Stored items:
"""
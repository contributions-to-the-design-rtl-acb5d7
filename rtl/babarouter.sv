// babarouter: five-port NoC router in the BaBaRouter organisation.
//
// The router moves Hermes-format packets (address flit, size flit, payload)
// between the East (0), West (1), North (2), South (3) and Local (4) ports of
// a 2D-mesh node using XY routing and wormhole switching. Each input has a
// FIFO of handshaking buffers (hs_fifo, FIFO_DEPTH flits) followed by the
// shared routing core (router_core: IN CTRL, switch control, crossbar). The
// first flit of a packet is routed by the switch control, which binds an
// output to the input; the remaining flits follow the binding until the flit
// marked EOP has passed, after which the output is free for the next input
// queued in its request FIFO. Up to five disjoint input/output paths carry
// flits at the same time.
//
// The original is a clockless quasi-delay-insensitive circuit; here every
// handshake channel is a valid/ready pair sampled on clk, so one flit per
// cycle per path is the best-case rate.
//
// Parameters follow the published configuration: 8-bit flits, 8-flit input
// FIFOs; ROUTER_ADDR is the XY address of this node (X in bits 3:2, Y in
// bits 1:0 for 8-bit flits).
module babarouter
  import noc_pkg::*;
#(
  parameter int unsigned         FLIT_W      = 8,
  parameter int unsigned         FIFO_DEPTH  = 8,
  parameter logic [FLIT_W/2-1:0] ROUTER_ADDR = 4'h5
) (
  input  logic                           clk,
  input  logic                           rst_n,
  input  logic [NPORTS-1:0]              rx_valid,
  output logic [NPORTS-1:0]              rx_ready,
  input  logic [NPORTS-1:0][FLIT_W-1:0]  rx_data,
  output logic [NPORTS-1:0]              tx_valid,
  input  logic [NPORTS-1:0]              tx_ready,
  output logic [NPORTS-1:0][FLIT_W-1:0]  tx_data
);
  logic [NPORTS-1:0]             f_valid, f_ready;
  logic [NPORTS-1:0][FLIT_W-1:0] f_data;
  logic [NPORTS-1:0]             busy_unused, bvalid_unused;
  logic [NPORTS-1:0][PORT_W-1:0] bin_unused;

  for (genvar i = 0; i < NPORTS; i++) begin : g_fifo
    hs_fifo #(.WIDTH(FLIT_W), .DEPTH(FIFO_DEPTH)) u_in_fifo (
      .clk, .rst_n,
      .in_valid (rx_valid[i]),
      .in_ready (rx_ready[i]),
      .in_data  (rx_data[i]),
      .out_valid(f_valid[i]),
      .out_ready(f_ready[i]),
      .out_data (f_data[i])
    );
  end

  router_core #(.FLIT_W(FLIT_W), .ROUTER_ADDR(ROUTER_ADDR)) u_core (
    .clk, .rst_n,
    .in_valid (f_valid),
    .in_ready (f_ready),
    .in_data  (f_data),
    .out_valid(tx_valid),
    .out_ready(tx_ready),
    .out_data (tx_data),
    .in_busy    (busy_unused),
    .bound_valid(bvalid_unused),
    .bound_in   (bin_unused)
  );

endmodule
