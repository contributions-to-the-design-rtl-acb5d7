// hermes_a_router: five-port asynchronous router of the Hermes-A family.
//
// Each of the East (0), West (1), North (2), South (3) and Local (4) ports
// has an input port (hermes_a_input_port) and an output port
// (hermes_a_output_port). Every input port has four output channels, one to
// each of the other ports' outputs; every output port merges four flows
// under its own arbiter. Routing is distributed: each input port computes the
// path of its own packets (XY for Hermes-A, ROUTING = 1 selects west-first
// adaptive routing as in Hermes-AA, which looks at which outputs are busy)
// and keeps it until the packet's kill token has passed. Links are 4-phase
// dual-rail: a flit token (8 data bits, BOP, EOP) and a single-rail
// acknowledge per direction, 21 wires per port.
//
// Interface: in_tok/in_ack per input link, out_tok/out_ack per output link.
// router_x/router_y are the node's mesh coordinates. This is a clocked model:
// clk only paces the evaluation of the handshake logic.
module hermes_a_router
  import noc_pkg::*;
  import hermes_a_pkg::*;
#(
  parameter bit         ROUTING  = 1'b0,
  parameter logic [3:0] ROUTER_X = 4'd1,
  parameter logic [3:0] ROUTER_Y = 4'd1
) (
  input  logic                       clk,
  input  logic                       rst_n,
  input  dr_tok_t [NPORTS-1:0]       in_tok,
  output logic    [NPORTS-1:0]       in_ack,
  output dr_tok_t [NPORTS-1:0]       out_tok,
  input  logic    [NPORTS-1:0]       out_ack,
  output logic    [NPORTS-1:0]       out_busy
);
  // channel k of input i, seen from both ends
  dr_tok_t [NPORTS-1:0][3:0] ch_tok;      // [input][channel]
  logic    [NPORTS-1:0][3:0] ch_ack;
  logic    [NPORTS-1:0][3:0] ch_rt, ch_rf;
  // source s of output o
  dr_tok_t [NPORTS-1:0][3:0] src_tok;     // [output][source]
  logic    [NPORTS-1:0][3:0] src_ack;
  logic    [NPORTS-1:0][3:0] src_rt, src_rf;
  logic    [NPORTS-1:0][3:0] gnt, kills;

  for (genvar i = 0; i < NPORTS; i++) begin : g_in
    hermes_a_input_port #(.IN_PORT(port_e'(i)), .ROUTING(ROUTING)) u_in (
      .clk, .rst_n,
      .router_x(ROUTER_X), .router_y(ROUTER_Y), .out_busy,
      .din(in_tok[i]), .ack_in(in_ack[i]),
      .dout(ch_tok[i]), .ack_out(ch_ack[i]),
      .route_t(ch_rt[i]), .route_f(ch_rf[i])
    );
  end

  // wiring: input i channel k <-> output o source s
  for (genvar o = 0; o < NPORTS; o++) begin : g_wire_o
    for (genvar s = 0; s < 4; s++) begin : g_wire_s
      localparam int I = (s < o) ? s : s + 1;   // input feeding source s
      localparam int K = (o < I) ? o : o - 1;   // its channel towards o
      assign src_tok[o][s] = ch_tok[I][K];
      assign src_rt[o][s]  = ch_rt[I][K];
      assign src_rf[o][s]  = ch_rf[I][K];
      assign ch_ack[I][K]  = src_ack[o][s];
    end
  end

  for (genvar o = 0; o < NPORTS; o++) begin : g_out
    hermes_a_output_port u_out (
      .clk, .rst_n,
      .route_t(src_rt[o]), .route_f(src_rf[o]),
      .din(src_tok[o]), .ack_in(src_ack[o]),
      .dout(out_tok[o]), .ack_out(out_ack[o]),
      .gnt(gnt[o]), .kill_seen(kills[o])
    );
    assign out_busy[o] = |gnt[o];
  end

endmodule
"""
** WORK ORDER **
The records above are to be printed in full, exactly as they appear.

** YOUR RESPONSE **
repository contributions-to-the-design-rtl-acb5d7
filename rtl/babarouter.sv
// babarouter: five-port NoC router in the BaBaRouter organisation.
//
// The router moves Hermes-format packets (address flit, size flit, payload)
// between the East (0), West (1), North (2), South (3) and Local (4) ports of
// a 2D-mesh node using XY routing and wormhole switching. Each input has a
// FIFO of handshaking buffers (hs_fifo, FIFO_DEPTH flits) followed by the
// shared routing core (router_core: IN CTRL, switch control, crossbar). The
// first flit of a packet is routed by the switch control, which binds an
// output to the input; the remaining flits follow the binding until the flit
// marked EOP has passed, after which the output is free for the next input
// queued in its request FIFO. Up to five disjoint input/output paths carry
// flits at the same time.
//
// The original is a clockless quasi-delay-insensitive circuit; here every
// handshake channel is a valid/ready pair sampled on clk, so one flit per
// cycle per path is the best-case rate.
//
// Parameters follow the published configuration: 8-bit flits, 8-flit input
// FIFOs; ROUTER_ADDR is the XY address of this node (X in bits 3:2, Y in
// bits 1:0 for 8-bit flits).
module babarouter
  import noc_pkg::*;
#(
  parameter int unsigned         FLIT_W      = 8,
  parameter int unsigned         FIFO_DEPTH  = 8,
  parameter logic [FLIT_W/2-1:0] ROUTER_ADDR = 4'h5
) (
  input  logic                           clk,
  input  logic                           rst_n,
  input  logic [NPORTS-1:0]              rx_valid,
  output logic [NPORTS-1:0]              rx_ready,
  input  logic [NPORTS-1:0][FLIT_W-1:0]  rx_data,
  output logic [NPORTS-1:0]              tx_valid,
  input  logic [NPORTS-1:0]              tx_ready,
  output logic [NPORTS-1:0][FLIT_W-1:0]  tx_data
);
  logic [NPORTS-1:0]             f_valid, f_ready;
  logic [NPORTS-1:0][FLIT_W-1:0] f_data;
  logic [NPORTS-1:0]             busy_unused, bvalid_unused;
  logic [NPORTS-1:0][PORT_W-1:0] bin_unused;

  for (genvar i = 0; i < NPORTS; i++) begin : g_fifo
    hs_fifo #(.WIDTH(FLIT_W), .DEPTH(FIFO_DEPTH)) u_in_fifo (
      .clk, .rst_n,
      .in_valid (rx_valid[i]),
      .in_ready (rx_ready[i]),
      .in_data  (rx_data[i]),
      .out_valid(f_valid[i]),
      .out_ready(f_ready[i]),
      .out_data (f_data[i])
    );
  end

  router_core #(.FLIT_W(FLIT_W), .ROUTER_ADDR(ROUTER_ADDR)) u_core (
    .clk, .rst_n,
    .in_valid (f_valid),
    .in_ready (f_ready),
    .in_data  (f_data),
    .out_valid(tx_valid),
    .out_ready(tx_ready),
    .out_data (tx_data),
    .in_busy    (busy_unused),
    .bound_valid(bvalid_unused),
    .bound_in   (bin_unused)
  );

endmodule
repository contributions-to-the-design-rtl-acb5d7
// hermes_a_router: five-port asynchronous router of the Hermes-A family.
//
// Each of the East (0), West (1), North (2), South (3) and Local (4) ports
// has an input port (hermes_a_input_port) and an output port
// (hermes_a_output_port). Every input port has four output channels, one to
// each of the other ports' outputs; every output port merges four flows
// under its own arbiter. Routing is distributed: each input port computes the
// path of its own packets (XY for Hermes-A, ROUTING = 1 selects west-first
// adaptive routing as in Hermes-AA, which looks at which outputs are busy)
// and keeps it until the packet's kill token has passed. Links are 4-phase
// dual-rail: a flit token (8 data bits, BOP, EOP) and a single-rail
// acknowledge per direction, 21 wires per port.
//
// Interface: in_tok/in_ack per input link, out_tok/out_ack per output link.
// router_x/router_y are the node's mesh coordinates. This is a clocked model:
// clk only paces the evaluation of the handshake logic.
module hermes_a_router
  import noc_pkg::*;
  import hermes_a_pkg::*;
#(
  parameter bit         ROUTING  = 1'b0,
  parameter logic [3:0] ROUTER_X = 4'd1,
  parameter logic [3:0] ROUTER_Y = 4'd1
) (
  input  logic                       clk,
  input  logic                       rst_n,
  input  dr_tok_t [NPORTS-1:0]       in_tok,
  output logic    [NPORTS-1:0]       in_ack,
  output dr_tok_t [NPORTS-1:0]       out_tok,
  input  logic    [NPORTS-1:0]       out_ack,
  output logic    [NPORTS-1:0]       out_busy
);
  // channel k of input i, seen from both ends
  dr_tok_t [NPORTS-1:0][3:0] ch_tok;      // [input][channel]
  logic    [NPORTS-1:0][3:0] ch_ack;
  logic    [NPORTS-1:0][3:0] ch_rt, ch_rf;
  // source s of output o
  dr_tok_t [NPORTS-1:0][3:0] src_tok;     // [output][source]
  logic    [NPORTS-1:0][3:0] src_ack;
  logic    [NPORTS-1:0][3:0] src_rt, src_rf;
  logic    [NPORTS-1:0][3:0] gnt, kills;

  for (genvar i = 0; i < NPORTS; i++) begin : g_in
    hermes_a_input_port #(.IN_PORT(port_e'(i)), .ROUTING(ROUTING)) u_in (
      .clk, .rst_n,
      .router_x(ROUTER_X), .router_y(ROUTER_Y), .out_busy,
      .din(in_tok[i]), .ack_in(in_ack[i]),
      .dout(ch_tok[i]), .ack_out(ch_ack[i]),
      .route_t(ch_rt[i]), .route_f(ch_rf[i])
    );
  end

  // wiring: input i channel k <-> output o source s
  for (genvar o = 0; o < NPORTS; o++) begin : g_wire_o
    for (genvar s = 0; s < 4; s++) begin : g_wire_s
      localparam int I = (s < o) ? s : s + 1;   // input feeding source s
      localparam int K = (o < I) ? o : o - 1;   // its channel towards o
      assign src_tok[o][s] = ch_tok[I][K];
      assign src_rt[o][s]  = ch_rt[I][K];
      assign src_rf[o][s]  = ch_rf[I][K];
      assign ch_ack[I][K]  = src_ack[o][s];
    end
  end

  for (genvar o = 0; o < NPORTS; o++) begin : g_out
    hermes_a_output_port u_out (
      .clk, .rst_n,
      .route_t(src_rt[o]), .route_f(src_rf[o]),
      .din(src_tok[o]), .ack_in(src_ack[o]),
      .dout(out_tok[o]), .ack_out(out_ack[o]),
      .gnt(gnt[o]), .kill_seen(kills[o])
    );
    assign out_busy[o] = |gnt[o];
  end

endmodule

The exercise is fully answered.